Top Programming Languages for AI
With demand for AI skills more than doubling in recent years, a career in AI has become a highly attractive option for people with interest in data science and software engineering.
According to PwC’s recent report “Sizing the Prize,” global GDP is forecasted to be 14 percent (or $15.7 trillion) higher in 2030 because of AI. This makes it the most significant commercial opportunity in today’s economy.
As AI boosts productivity, product quality, and consumption, the most dramatic sector gains will be in financial services, healthcare, and retail. AI opens up a whole new world of possibilities for both enterprises and software engineers, so if you’re eager to take advantage of this opportunity, you might be wondering where you should start.
However, to improve your chances of kick-starting a career in AI quickly, you’ll want to learn AI programming languages that are supported by several machine learning (ML) and deep learning (DL) libraries. You’ll be learning an AI language that benefits from a healthy ecosystem of tools, support packages, and a large community of programmers.
Best Programming Languages for AI
When it comes to AI programming languages, Python leads the pack with its unparalleled community support and pre-built libraries (like NumPy, Pandas, Pybrain, and SciPy) that help expedite AI development. For example, you can leverage proven libraries like scikit-learn for ML and use regularly updated libraries like Apache MXNet, PyTorch, and TensorFlow for DL projects.
For Natural Language Processing (NLP), you can go old school with NLTK or take advantage of lightening-fast SpaCy. Python is the leading coding language for NLP because of its simple syntax, structure, and rich text processing tool.
However, while it’s sometimes referred to as the best programming language for AI, you’ll have to look past its five different packaging systems that are all broken down in different ways, some white spacing issues, and the disconnect between Python 2 and Python 3.
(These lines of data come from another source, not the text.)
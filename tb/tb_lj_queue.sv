// tb_lj_queue: self-checking testbench for lj_queue.
// Random pushes and pops on a 4-deep queue of 12-bit words; every popped word
// is compared with a SystemVerilog queue used as the reference. Also checks
// that the queue holds exactly DEPTH words when nothing is popped.
module tb_lj_queue;
  localparam int DEPTH = 4;
  logic clk = 0, rst_n = 0;
  logic push_fire = 0, pop_fire = 0, push_full, pop_full;
  logic [11:0] push_data = '0, pop_data;
  int checks = 0, failures = 0;
  logic [11:0] model[$];
  int accepted;

  always #5 clk = ~clk;

  lj_queue #(.W(12), .DEPTH(DEPTH)) dut (.clk, .rst_n, .push_fire, .push_data, .push_full,
    .pop_fire, .pop_full, .pop_data);

  task automatic check(input bit ok, input string what);
    checks++;
    if (!ok) begin failures++; $display("FAIL @%0t: %s", $time, what); end
  endtask

  initial begin
    repeat (20000) @(posedge clk);
    failures++;
    $display("watchdog expired");
    $display("TB_RESULT checks=%0d failures=%0d", checks, failures);
    $finish;
  end

  initial begin
    repeat (2) @(posedge clk);
    rst_n <= 1;
    @(posedge clk); #1;
    // capacity: push whenever possible, never pop
    accepted = 0;
    for (int n = 0; n < 40; n++) begin
      push_fire = !push_full; push_data = 12'(n);
      if (push_fire) begin model.push_back(push_data); accepted++; end
      @(posedge clk); #1;
    end
    push_fire = 0;
    check(accepted == DEPTH, $sformatf("capacity %0d", accepted));
    // random traffic
    for (int n = 0; n < 5000; n++) begin
      push_fire = !push_full && ($urandom_range(0, 1) == 1);
      push_data = 12'($urandom);
      pop_fire  = pop_full && ($urandom_range(0, 2) != 0);
      if (pop_fire) begin
        check(model.size() > 0 && pop_data == model[0], "pop data in order");
        void'(model.pop_front());
      end
      if (push_fire) model.push_back(push_data);
      @(posedge clk); #1;
    end
    push_fire = 0; pop_fire = 0;
    $display("TB_RESULT checks=%0d failures=%0d", checks, failures);
    $finish;
  end
endmodule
But in the grand scheme of things, it makes perfect sense to learn Python, as it boasts the most comprehensive frameworks for both DL and ML. As this highly flexible AI language is platform agnostic, you’ll only have to make minor changes to the code to get it up and running in a new operating system.
We can’t discuss the best programming language for AI without talking about the object-oriented programming language, Java. Since it first emerged in 1995, Java has grown to become a highly portable, maintainable, and transparent language that’s supported by a wealth of libraries.
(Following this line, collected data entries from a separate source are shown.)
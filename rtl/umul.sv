// umul: self-timed n-bit unsigned shift-and-add multiplier (a complex link).
//
// Structure, following the document's link-joint drawing of the multiplier:
//   Lstart  0-bit link (here 1 bit), full while a request is being computed;
//           its full flag is the module's prefull output
//   L1      multiplicand, read (never written) by the centre joint J1
//   Ji2     asynchronous register L2 (load) / L4 (update) / L3 (current):
//           the multiplier word, shifted left once per iteration
//   Ji1     asynchronous register LDm1 / Lcnt2 / Lcnt1: the iteration counter,
//           loaded with 0
//   Ji3     asynchronous register LDm2 / Lacc2 / Lacc1: the 2n-bit
//           accumulator, loaded with 0
//   L5      2n-bit result link; its full flag is sucfull
// The outside joint fires prefire with the operands m1 (multiplicand) and m2
// (multiplier); this loads Lstart, L1, L2, LDm1 and LDm2 together. The centre
// joint J1 fires when Lstart, L1 and the three register outputs are full and
// their update links are empty. Each firing takes the MSB of the multiplier
// word: acc <= (acc << 1) + (MSB ? m1 : 0), multiplier <= multiplier << 1,
// cnt <= cnt + 1. When cnt = n-1 it instead writes the final sum to L5
// (waiting while L5 is full) and releases Lstart and L1, so the next request
// can be loaded while the result still waits to be read (two requests in
// flight).
//
// Timing (synchronous equivalent, one fire per clock edge): with L5 empty,
// sucfull rises 2n+1 cycles after the prefire edge, and prefull falls at the
// same edge. Reading the result is sucfire for one cycle while sucfull is 1.
// Links are the document's; the clocked firing and the 1-bit stand-in for
// the 0-bit Lstart link are this implementation's choices.
module umul #(
  parameter int N_BITS = 32,
  localparam int CW = (N_BITS > 1) ? $clog2(N_BITS) : 1
) (
  input  logic                  clk,
  input  logic                  rst_n,
  input  logic                  prefire,
  input  logic [N_BITS-1:0]     m1,
  input  logic [N_BITS-1:0]     m2,
  output logic                  prefull,
  input  logic                  sucfire,
  output logic                  sucfull,
  output logic [2*N_BITS-1:0]   res
);

  logic                start_full, start_q, l1_full;
  logic [N_BITS-1:0]   mcand;
  logic                cnt_full, cnt_in_full, mpl_full, mpl_in_full, acc_full, acc_in_full;
  logic [CW-1:0]       cnt;
  logic [N_BITS-1:0]   mpl;
  logic [2*N_BITS-1:0] acc, acc_next;
  logic                j1_ready, j1_step, j1_finish;

  lj_link #(.W(1)) u_lstart (
    .clk, .rst_n, .wr_fire(prefire), .din(1'b1), .rd_fire(j1_finish),
    .full(start_full), .dout(start_q));

  lj_link #(.W(N_BITS)) u_l1 (
    .clk, .rst_n, .wr_fire(prefire), .din(m1), .rd_fire(j1_finish),
    .full(l1_full), .dout(mcand));

  async_reg #(.W(CW)) u_cnt (
    .clk, .rst_n,
    .ld_fire(prefire), .ld_data('0), .ld_full(),
    .wr_fire(j1_step), .wr_data(cnt + CW'(1)), .wr_full(cnt_in_full),
    .rd_fire(j1_step || j1_finish), .rd_full(cnt_full), .rd_data(cnt));

  async_reg #(.W(N_BITS)) u_mpl (
    .clk, .rst_n,
    .ld_fire(prefire), .ld_data(m2), .ld_full(),
    .wr_fire(j1_step), .wr_data(mpl << 1), .wr_full(mpl_in_full),
    .rd_fire(j1_step || j1_finish), .rd_full(mpl_full), .rd_data(mpl));

  async_reg #(.W(2*N_BITS)) u_acc (
    .clk, .rst_n,
    .ld_fire(prefire), .ld_data('0), .ld_full(),
    .wr_fire(j1_step), .wr_data(acc_next), .wr_full(acc_in_full),
    .rd_fire(j1_step || j1_finish), .rd_full(acc_full), .rd_data(acc));

  // Centre joint J1
  always_comb begin
    acc_next  = (acc << 1) + (mpl[N_BITS-1] ? {{N_BITS{1'b0}}, mcand} : '0);
    j1_ready  = start_full && start_q && l1_full && cnt_full && mpl_full && acc_full
                && !cnt_in_full && !mpl_in_full && !acc_in_full;
    j1_step   = j1_ready && (cnt != CW'(N_BITS - 1));
    j1_finish = j1_ready && (cnt == CW'(N_BITS - 1)) && !sucfull;
  end

  lj_link #(.W(2*N_BITS)) u_l5 (
    .clk, .rst_n, .wr_fire(j1_finish), .din(acc_next), .rd_fire(sucfire),
    .full(sucfull), .dout(res));

  assign prefull = start_full;

  a_prefire_when_empty : assert property (@(posedge clk) disable iff (!rst_n)
    prefire |-> !prefull);

endmodule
Like some of the programming languages on this list, Java is also highly user-friendly, easy to debug, and runs across platforms without the need to engage in any additional recompilation. This is because its Virtual Machine Technology allows the code to run on all Java-supported platforms.
When it comes to working with NLP, it’s easy to find enough support from the vibrant community that’s built around it. As Java enables seamless access to big data platforms like Apache Spark and Apache Hadoop, it has cemented its place within data analytics-related AI development.
If you need more reasons to learn Java, consider the fact that it works seamlessly with search engine algorithms, improves user interconnections, and its simplified framework supports large-scale projects efficiently.
Whenever a task demands high-performance numerical computing and analysis, Julia (developed by MIT) will be the best programming language for AI projects. Explicitly designed to focus on the numerical computing that’s required by AI, you can get results without the typical requirement of separate compilation. Its core programming paradigm includes a type system with parametric polymorphism and multiple dispatch capabilities.
Unlike the languages above, Julia isn’t exactly the go-to language right now. As a result, it’s not supported by a wealth of libraries or a rapidly growing community.
However, as an open-source language (under a liberal MIT license), its popularity is slowly increasing. Wrappers like TensorFlow.jl and Mocha provide excellent support for DL, so there is help out there—just not the same amount as Python.
One of the primary benefits of working with Julia is its ability to translate algorithms from research papers into code without any loss. This significantly reduces model risk and improves safety.